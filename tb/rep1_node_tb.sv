// rep1_node_tb: the length-8 Rep1 (0001 1111) decoder on random LLR vectors,
// compared with the reference model, which decodes the same frozen pattern
// step by step through F, G, repetition / SPC / rate-1 leaves and Combine.
module rep1_node_tb;
  import polar_pkg::*;
  import polar_tb_pkg::*;
  llr_t alpha [8];
  logic [7:0] beta;
  int checks = 0, failures = 0;
  int n_one = 0;

  rep1_node dut (.*);

  initial begin
    #100000;
    failures++;
    $display("TB_RESULT checks=%0d failures=%0d", checks, failures);
    $finish;
  end

  initial begin
    mask_t m;
    string pat;
    pat = "00011111";
    for (int i = 0; i < N; i++) m[i] = 0;
    for (int i = 0; i < 8; i++) m[i] = (pat[i] == "1");
    for (int t = 0; t < 2000; t++) begin
      ivec_t a;
      bvec_t e;
      logic [7:0] ev;
      a = new[8];
      for (int i = 0; i < 8; i++) begin
        a[i] = int'($urandom % 63) - 31;
        alpha[i] = llr_t'(a[i]);
      end
      e = ref_node(m, 3, 0, a);
      for (int i = 0; i < 8; i++) ev[i] = e[i];
      if (ev[7]) n_one++;
      #1;
      checks++;
      if (beta != ev) begin
        failures++;
        if (failures < 10) $display("beta %b exp %b", beta, ev);
      end
    end
    checks++;
    if (n_one == 0) failures++;
    $display("TB_RESULT checks=%0d failures=%0d", checks, failures);
    $finish;
  end
endmodule
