// repspc_node: decoder of the length-8 RepSPC constituent code (frozen
// pattern 0001 0111): a length-4 repetition code on the left and a length-4
// single-parity-check code on the right.
//
// In one combinational pass it performs F -> Rep(4) -> G -> SPC(4) ->
// Combine, i.e. beta = {beta_r, beta_l ^ beta_r} with beta_l the repeated
// bit.  Bit i of 'beta' is the estimate of codeword position i.
module repspc_node
  import polar_pkg::*;
(
  input  llr_t       alpha [8],
  output logic [7:0] beta
);
  llr_t       al [4];
  llr_t       ar [4];
  logic [3:0] rep_beta, spc_beta;
  logic       rep_bit;

  always_comb
    for (int i = 0; i < 4; i++) al[i] = f_op(alpha[i], alpha[i+4]);

  rep_node #(.MAXLEN(4)) u_rep (
    .alpha(al), .len_log(3'd2), .bit_est(rep_bit), .beta(rep_beta)
  );

  always_comb
    for (int i = 0; i < 4; i++) ar[i] = g_op(alpha[i], alpha[i+4], rep_bit);

  spc_node #(.MAXLEN(4)) u_spc (
    .alpha(ar), .len_log(3'd2), .beta(spc_beta)
  );

  assign beta = {spc_beta, rep_beta ^ spc_beta};
endmodule
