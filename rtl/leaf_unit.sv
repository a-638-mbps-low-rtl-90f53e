// leaf_unit: all leaf-node (constituent code) decoders of the processing
// unit, selected by the instruction's leaf type.
//
// Input is the node's LLR vector (lane i = position i, lengths up to LANES),
// output its bit-estimate vector, lanes at or above the node length zero.
//   R0       all zero
//   R1       hard decisions, lengths 1..LANES
//   REP      rep_node, lengths 2..REP_MAX (32)
//   SPC      spc_node, lengths 2..LANES
//   REPSPC   repspc_node (length 8)
//   REP1     rep1_node (length 8)
//   01       G_0R then hard decisions, repeated in both halves (length 4)
//   0SPC     G_0R then SPC(4), repeated in both halves (length 8)
//   001      G_0R then the 01 decoder, repeated in both halves (length 8)
//   0REPSPC  G_0R then the RepSPC decoder, repeated in both halves (length 16)
// The 001 and 0RepSPC nodes reuse the 01 and RepSPC logic behind a G_0R stage
// with its bit input forced to zero, as the decoder does.  The length limits
// of R1 and SPC (one alpha word) are a choice of this design; longer such
// nodes are split into smaller ones by the program.  Combinational.
module leaf_unit
  import polar_pkg::*;
#(
  parameter int unsigned LANES = PE
) (
  input  llr_t                       alpha [LANES],
  input  leaf_e                      leaf,
  input  logic [$clog2(LANES+1)-1:0] len_log,
  output logic [LANES-1:0]           beta
);
  // ---- repetition
  llr_t                 rep_in [REP_MAX];
  logic                 rep_bit;
  logic [REP_MAX-1:0]   rep_beta;
  always_comb for (int i = 0; i < REP_MAX; i++) rep_in[i] = alpha[i];
  rep_node #(.MAXLEN(REP_MAX)) u_rep (
    .alpha(rep_in), .len_log($clog2(REP_MAX+1)'(len_log)),
    .bit_est(rep_bit), .beta(rep_beta)
  );

  // ---- SPC over the whole word
  logic [LANES-1:0] spc_beta;
  spc_node #(.MAXLEN(LANES)) u_spc (
    .alpha(alpha), .len_log(len_log), .beta(spc_beta)
  );

  // ---- G_0R front ends
  llr_t g16 [8];    // 16 -> 8 (0RepSPC)
  llr_t g8  [4];    // 8 -> 4  (0SPC, 001)
  llr_t g84 [2];    // 4 -> 2 after g8 (001)
  llr_t g4  [2];    // 4 -> 2  (01)
  always_comb begin
    for (int i = 0; i < 8; i++) g16[i] = g_op(alpha[i], alpha[i+8], 1'b0);
    for (int i = 0; i < 4; i++) g8[i]  = g_op(alpha[i], alpha[i+4], 1'b0);
    for (int i = 0; i < 2; i++) g84[i] = g_op(g8[i], g8[i+2], 1'b0);
    for (int i = 0; i < 2; i++) g4[i]  = g_op(alpha[i], alpha[i+2], 1'b0);
  end

  // ---- fixed-length nodes
  llr_t       a8 [8];
  logic [7:0] repspc_beta, zrepspc_r, rep1_beta;
  logic [3:0] zspc_r;
  always_comb for (int i = 0; i < 8; i++) a8[i] = alpha[i];

  repspc_node u_repspc  (.alpha(a8),  .beta(repspc_beta));
  repspc_node u_zrepspc (.alpha(g16), .beta(zrepspc_r));
  rep1_node   u_rep1    (.alpha(a8),  .beta(rep1_beta));
  spc_node #(.MAXLEN(4)) u_zspc (.alpha(g8), .len_log(3'd2), .beta(zspc_r));

  // ---- selection
  always_comb begin
    beta = '0;
    unique case (leaf)
      LF_R0:      beta = '0;
      LF_R1:      for (int i = 0; i < LANES; i++)
                    beta[i] = (i < (1 << len_log)) ? hard(alpha[i]) : 1'b0;
      LF_REP:     beta[REP_MAX-1:0] = rep_beta;
      LF_SPC:     beta = spc_beta;
      LF_REPSPC:  beta[7:0]  = repspc_beta;
      LF_REP1:    beta[7:0]  = rep1_beta;
      LF_01:      beta[3:0]  = {2{hard(g4[1]), hard(g4[0])}};
      LF_0SPC:    beta[7:0]  = {2{zspc_r}};
      LF_001:     beta[7:0]  = {4{hard(g84[1]), hard(g84[0])}};
      LF_0REPSPC: beta[15:0] = {2{zrepspc_r}};
      default:    beta = '0;
    endcase
  end

  logic unused_rep_bit;
  assign unused_rep_bit = rep_bit;
endmodule
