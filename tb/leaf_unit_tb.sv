// leaf_unit_tb: every leaf type at every length the decoder uses, on random
// LLR words, compared with the reference model decoding the matching frozen
// pattern through F/G and basic leaves.  Lanes above the node length must
// read zero.
module leaf_unit_tb;
  import polar_pkg::*;
  import polar_tb_pkg::*;
  llr_t alpha [PE];
  leaf_e leaf;
  logic [$clog2(PE+1)-1:0] len_log;
  logic [PE-1:0] beta;
  int checks = 0, failures = 0;

  leaf_unit dut (.*);

  initial begin
    #1000000;
    failures++;
    $display("TB_RESULT checks=%0d failures=%0d", checks, failures);
    $finish;
  end

  // frozen pattern of a leaf type at stage s ("1" = information bit)
  function automatic string pattern(leaf_e lf, int s);
    string p;
    p = "";
    for (int i = 0; i < (1 << s); i++)
      case (lf)
        LF_R0:   p = {p, "0"};
        LF_R1:   p = {p, "1"};
        LF_REP:  p = {p, (i == (1 << s) - 1) ? "1" : "0"};
        LF_SPC:  p = {p, (i != 0) ? "1" : "0"};
        default: ;
      endcase
    case (lf)
      LF_REPSPC:  p = "00010111";
      LF_0SPC:    p = "00000111";
      LF_01:      p = "0011";
      LF_001:     p = "00000011";
      LF_REP1:    p = "00011111";
      LF_0REPSPC: p = "0000000000010111";
      default: ;
    endcase
    return p;
  endfunction

  task automatic run(leaf_e lf, int s, int reps);
    mask_t m;
    string p;
    p = pattern(lf, s);
    for (int i = 0; i < N; i++) m[i] = 0;
    for (int i = 0; i < p.len(); i++) m[i] = (p[i] == "1");
    for (int t = 0; t < reps; t++) begin
      ivec_t a;
      bvec_t e;
      logic [PE-1:0] ev;
      a = new[1 << s];
      for (int i = 0; i < PE; i++) begin
        alpha[i] = llr_t'(int'($urandom % 63) - 31);
        if (i < (1 << s)) a[i] = int'(alpha[i]);
      end
      leaf = lf;
      len_log = $bits(len_log)'(s);
      e = ref_node(m, s, 0, a);
      ev = '0;
      for (int i = 0; i < (1 << s); i++) ev[i] = e[i];
      #1;
      checks++;
      if (beta != ev) begin
        failures++;
        if (failures < 10) $display("%s len %0d: beta %h exp %h", lf.name(), 1 << s, beta, ev);
      end
    end
  endtask

  initial begin
    for (int s = 0; s <= LOG_PE; s++) run(LF_R0, s, 5);
    for (int s = 0; s <= LOG_PE; s++) run(LF_R1, s, 50);
    for (int s = 1; s <= 5; s++)      run(LF_REP, s, 200);
    for (int s = 2; s <= LOG_PE; s++) run(LF_SPC, s, 200);
    run(LF_REPSPC, 3, 500);
    run(LF_0SPC, 3, 500);
    run(LF_01, 2, 500);
    run(LF_001, 3, 500);
    run(LF_REP1, 3, 500);
    run(LF_0REPSPC, 4, 500);
    $display("TB_RESULT checks=%0d failures=%0d", checks, failures);
    $finish;
  end
endmodule
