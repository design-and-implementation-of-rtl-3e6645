// rev_result_select: picks one of the ALU's eight result words by the 3-bit
// operation select, using a tree of Fredkin gates as 2:1 multiplexers.
//
// Each bit position has a three-level tree: four Fredkin gates controlled by
// SEL[0], two by SEL[1] and one by SEL[2], seven in all. A Fredkin gate with
// control S and data lines X0, X1 puts X0 on its Q output when S = 0 and X1
// when S = 1. Word k of RES_IN appears on Y when SEL = k. The ALU performs
// every operation at once and this block delivers the one the control signal
// asks for, as the design describes; building the selection from Fredkin
// gates is this implementation's own choice. Purely combinational.
module rev_result_select #(
  parameter int unsigned W = 33
) (
  input  logic [W-1:0] res_in [8],
  input  logic [2:0]   sel,
  output logic [W-1:0] y
);
  logic [W-1:0] lvl1 [4];
  logic [W-1:0] lvl2 [2];

  for (genvar i = 0; i < W; i++) begin : g_bit
    // Garbage outputs: the P and R lines of the seven gates.
    logic [6:0] g_p, g_r;

    for (genvar k = 0; k < 4; k++) begin : g_l1
      rev_fredkin_gate u_mux (.a(sel[0]), .b(res_in[2*k][i]), .c(res_in[2*k+1][i]),
                              .p(g_p[k]), .q(lvl1[k][i]), .r(g_r[k]));
    end
    for (genvar k = 0; k < 2; k++) begin : g_l2
      rev_fredkin_gate u_mux (.a(sel[1]), .b(lvl1[2*k][i]), .c(lvl1[2*k+1][i]),
                              .p(g_p[4+k]), .q(lvl2[k][i]), .r(g_r[4+k]));
    end
    rev_fredkin_gate u_mux (.a(sel[2]), .b(lvl2[0][i]), .c(lvl2[1][i]),
                            .p(g_p[6]), .q(y[i]), .r(g_r[6]));
  end
endmodule
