// tb_rev_result_select: self-checking test of the Fredkin-gate result
// selector. Fills the eight input words with random values and checks, for
// every select code, that the output equals the selected word.
module tb_rev_result_select;
  localparam int unsigned W = 33;
  logic [W-1:0] res_in [8];
  logic [2:0] sel;
  logic [W-1:0] y;
  int checks = 0, failures = 0;

  rev_result_select #(.W(W)) dut (.res_in(res_in), .sel(sel), .y(y));

  initial begin
    #1000000;
    failures++;
    $display("watchdog expired");
    $display("TB_RESULT checks=%0d failures=%0d", checks, failures);
    $finish;
  end

  initial begin
    for (int n = 0; n < 200; n++) begin
      foreach (res_in[k]) res_in[k] = {$urandom, $urandom};
      for (int s = 0; s < 8; s++) begin
        sel = s[2:0];
        #1;
        checks++;
        if (y !== res_in[s]) begin
          failures++;
          $display("FAIL sel=%0d y=%h exp %h", s, y, res_in[s]);
        end
      end
    end
    $display("TB_RESULT checks=%0d failures=%0d", checks, failures);
    $finish;
  end
endmodule
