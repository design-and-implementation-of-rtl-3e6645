// rev_logic_unit: the logic unit of the reversible ALU, giving AND, OR, NOT,
// XOR and NAND of two WIDTH-bit words at once, every bit built from
// reversible gates.
//
// Per bit:
//   AND  = Fredkin(A, B, 0), output R  (A'.0 xor A.B = AB)
//   OR   = Fredkin(A, B, 1), output Q  (A'B xor A.1 = A + B)
//   XOR  = Feynman(A, B),    output Q
//   NOT  = NOT(A)
//   NAND = NOT(AND)
// Because a reversible circuit may not fan a line out directly, the extra
// copies of A and B that these gates need are made with Feynman gates whose
// second input is 0. The five functions follow the design; which gate makes
// each of them, and that NOT acts on operand A, are this implementation's
// own choices. All outputs are combinational and valid together.
module rev_logic_unit #(
  parameter int unsigned WIDTH = 16
) (
  input  logic [WIDTH-1:0] a,
  input  logic [WIDTH-1:0] b,
  output logic [WIDTH-1:0] and_o,
  output logic [WIDTH-1:0] or_o,
  output logic [WIDTH-1:0] not_o,
  output logic [WIDTH-1:0] xor_o,
  output logic [WIDTH-1:0] nand_o
);
  for (genvar i = 0; i < WIDTH; i++) begin : g_bit
    // Copies of the operand bits, one per gate that reads them.
    logic a_and, a_or, a_xor, a_not, a_t1, a_t2;
    logic b_and, b_or, b_xor, b_t1;
    // AND result, read by both the AND output and the NAND gate.
    logic and_bit;
    // Garbage outputs.
    logic g_and_p, g_and_q, g_or_p, g_or_r, g_xor_p;

    // Fan-out: A into four lines (three Feynman gates), B into three (two).
    rev_feynman_gate u_fan_a0 (.a(a[i]), .b(1'b0), .p(a_and), .q(a_t1));
    rev_feynman_gate u_fan_a1 (.a(a_t1), .b(1'b0), .p(a_or),  .q(a_t2));
    rev_feynman_gate u_fan_a2 (.a(a_t2), .b(1'b0), .p(a_xor), .q(a_not));
    rev_feynman_gate u_fan_b0 (.a(b[i]), .b(1'b0), .p(b_and), .q(b_t1));
    rev_feynman_gate u_fan_b1 (.a(b_t1), .b(1'b0), .p(b_or),  .q(b_xor));

    rev_fredkin_gate u_and (.a(a_and), .b(b_and), .c(1'b0),
                            .p(g_and_p), .q(g_and_q), .r(and_bit));
    rev_fredkin_gate u_or  (.a(a_or), .b(b_or), .c(1'b1),
                            .p(g_or_p), .q(or_o[i]), .r(g_or_r));
    rev_feynman_gate u_xor (.a(a_xor), .b(b_xor), .p(g_xor_p), .q(xor_o[i]));
    rev_not_gate     u_not (.a(a_not), .p(not_o[i]));
    rev_not_gate     u_nand (.a(and_bit), .p(nand_o[i]));

    assign and_o[i] = and_bit;
  end
endmodule
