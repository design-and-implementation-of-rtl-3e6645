// tb_rev_logic_unit: self-checking test of the reversible logic unit.
// Drives corner and random operand pairs and compares all five outputs (AND,
// OR, NOT of A, XOR, NAND) with the SystemVerilog operators.
module tb_rev_logic_unit;
  localparam int unsigned WIDTH = 16;
  logic [WIDTH-1:0] a, b, and_o, or_o, not_o, xor_o, nand_o;
  int checks = 0, failures = 0;

  rev_logic_unit #(.WIDTH(WIDTH)) dut (.a(a), .b(b), .and_o(and_o), .or_o(or_o),
                                       .not_o(not_o), .xor_o(xor_o), .nand_o(nand_o));

  initial begin
    #1000000;
    failures++;
    $display("watchdog expired");
    $display("TB_RESULT checks=%0d failures=%0d", checks, failures);
    $finish;
  end

  task automatic check_one(input logic [WIDTH-1:0] ta, input logic [WIDTH-1:0] tb);
    a = ta; b = tb;
    #1;
    checks += 5;
    if (and_o  !== (ta & tb))    begin failures++; $display("FAIL AND  %h %h -> %h", ta, tb, and_o);  end
    if (or_o   !== (ta | tb))    begin failures++; $display("FAIL OR   %h %h -> %h", ta, tb, or_o);   end
    if (not_o  !== ~ta)          begin failures++; $display("FAIL NOT  %h -> %h", ta, not_o);         end
    if (xor_o  !== (ta ^ tb))    begin failures++; $display("FAIL XOR  %h %h -> %h", ta, tb, xor_o);  end
    if (nand_o !== ~(ta & tb))   begin failures++; $display("FAIL NAND %h %h -> %h", ta, tb, nand_o); end
  endtask

  initial begin
    check_one('0, '0);
    check_one('1, '0);
    check_one('0, '1);
    check_one('1, '1);
    check_one(16'haaaa, 16'h5555);
    for (int n = 0; n < 2000; n++)
      check_one(WIDTH'($urandom), WIDTH'($urandom));
    $display("TB_RESULT checks=%0d failures=%0d", checks, failures);
    $finish;
  end
endmodule
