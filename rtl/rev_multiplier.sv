// rev_multiplier: WIDTH x WIDTH unsigned array multiplier built from
// reversible gates, giving a 2*WIDTH-bit product.
//
// Partial product bit pp[i][j] = A[j] & B[i] comes from a Fredkin gate with
// control B[i], data A[j] and a constant 0 (output R). The rows are then summed
// by WIDTH-1 ripple adders, each a rev_addsub chain of JRC gates held in add
// mode: row i adds pp[i] to the upper WIDTH bits of the running sum (with its
// carry), and the lowest bit of each running sum drops out as one product bit.
// The multiplier itself is named by the design but its structure is not
// given; this array structure, unsigned operands and the full 2*WIDTH-bit
// result are this implementation's own choices. Purely combinational; the
// delay grows with about 2*WIDTH gate stages.
module rev_multiplier #(
  parameter int unsigned WIDTH = 16
) (
  input  logic [WIDTH-1:0]   a,
  input  logic [WIDTH-1:0]   b,
  output logic [2*WIDTH-1:0] prod
);
  // pp[i] is A masked by B[i].
  logic [WIDTH-1:0] pp [WIDTH];
  // acc[i] is the WIDTH+1-bit running sum after row i (carry on top).
  logic [WIDTH:0]   acc [WIDTH];

  for (genvar i = 0; i < WIDTH; i++) begin : g_pp_row
    for (genvar j = 0; j < WIDTH; j++) begin : g_pp_bit
      logic g_p, g_q;
      rev_fredkin_gate u_pp (.a(b[i]), .b(a[j]), .c(1'b0),
                             .p(g_p), .q(g_q), .r(pp[i][j]));
    end
  end

  assign acc[0] = {1'b0, pp[0]};
  if (WIDTH > 1) begin : g_bit0
    assign prod[0] = acc[0][0];
  end

  for (genvar i = 1; i < WIDTH; i++) begin : g_sum_row
    rev_addsub #(.WIDTH(WIDTH)) u_row (
      .a   (acc[i-1][WIDTH:1]),
      .b   (pp[i]),
      .cin (1'b0),
      .sub (1'b0),
      .sum (acc[i][WIDTH-1:0]),
      .cout(acc[i][WIDTH])
    );
    if (i < WIDTH - 1) begin : g_out_bit
      assign prod[i] = acc[i][0];
    end
  end

  assign prod[2*WIDTH-1:WIDTH-1] = acc[WIDTH-1];
endmodule
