// tb_rev_multiplier: self-checking test of the 16 x 16 reversible array
// multiplier. Applies corner operands (0, 1, all ones, single high bit) and
// random ones, and compares the 32-bit product with integer multiplication.
module tb_rev_multiplier;
  localparam int unsigned WIDTH = 16;
  logic [WIDTH-1:0] a, b;
  logic [2*WIDTH-1:0] prod;
  int checks = 0, failures = 0;

  rev_multiplier #(.WIDTH(WIDTH)) dut (.a(a), .b(b), .prod(prod));

  initial begin
    #1000000;
    failures++;
    $display("watchdog expired");
    $display("TB_RESULT checks=%0d failures=%0d", checks, failures);
    $finish;
  end

  task automatic check_one(input logic [WIDTH-1:0] ta, input logic [WIDTH-1:0] tb);
    longint unsigned ref_v;
    a = ta; b = tb;
    #1;
    ref_v = longint'(ta) * longint'(tb);
    checks++;
    if (prod !== ref_v[2*WIDTH-1:0]) begin
      failures++;
      $display("FAIL %h * %h -> %h exp %h", ta, tb, prod, ref_v[2*WIDTH-1:0]);
    end
  endtask

  initial begin
    logic [WIDTH-1:0] corners [5];
    corners = '{'0, 1, {WIDTH{1'b1}}, {1'b1, {(WIDTH-1){1'b0}}}, 3};
    foreach (corners[i])
      foreach (corners[j])
        check_one(corners[i], corners[j]);
    for (int n = 0; n < 3000; n++)
      check_one(WIDTH'($urandom), WIDTH'($urandom));
    $display("TB_RESULT checks=%0d failures=%0d", checks, failures);
    $finish;
  end
endmodule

════

Task directions: Among the entries above, determine how many lines contain "filename", then output only that number.

Written solution: 4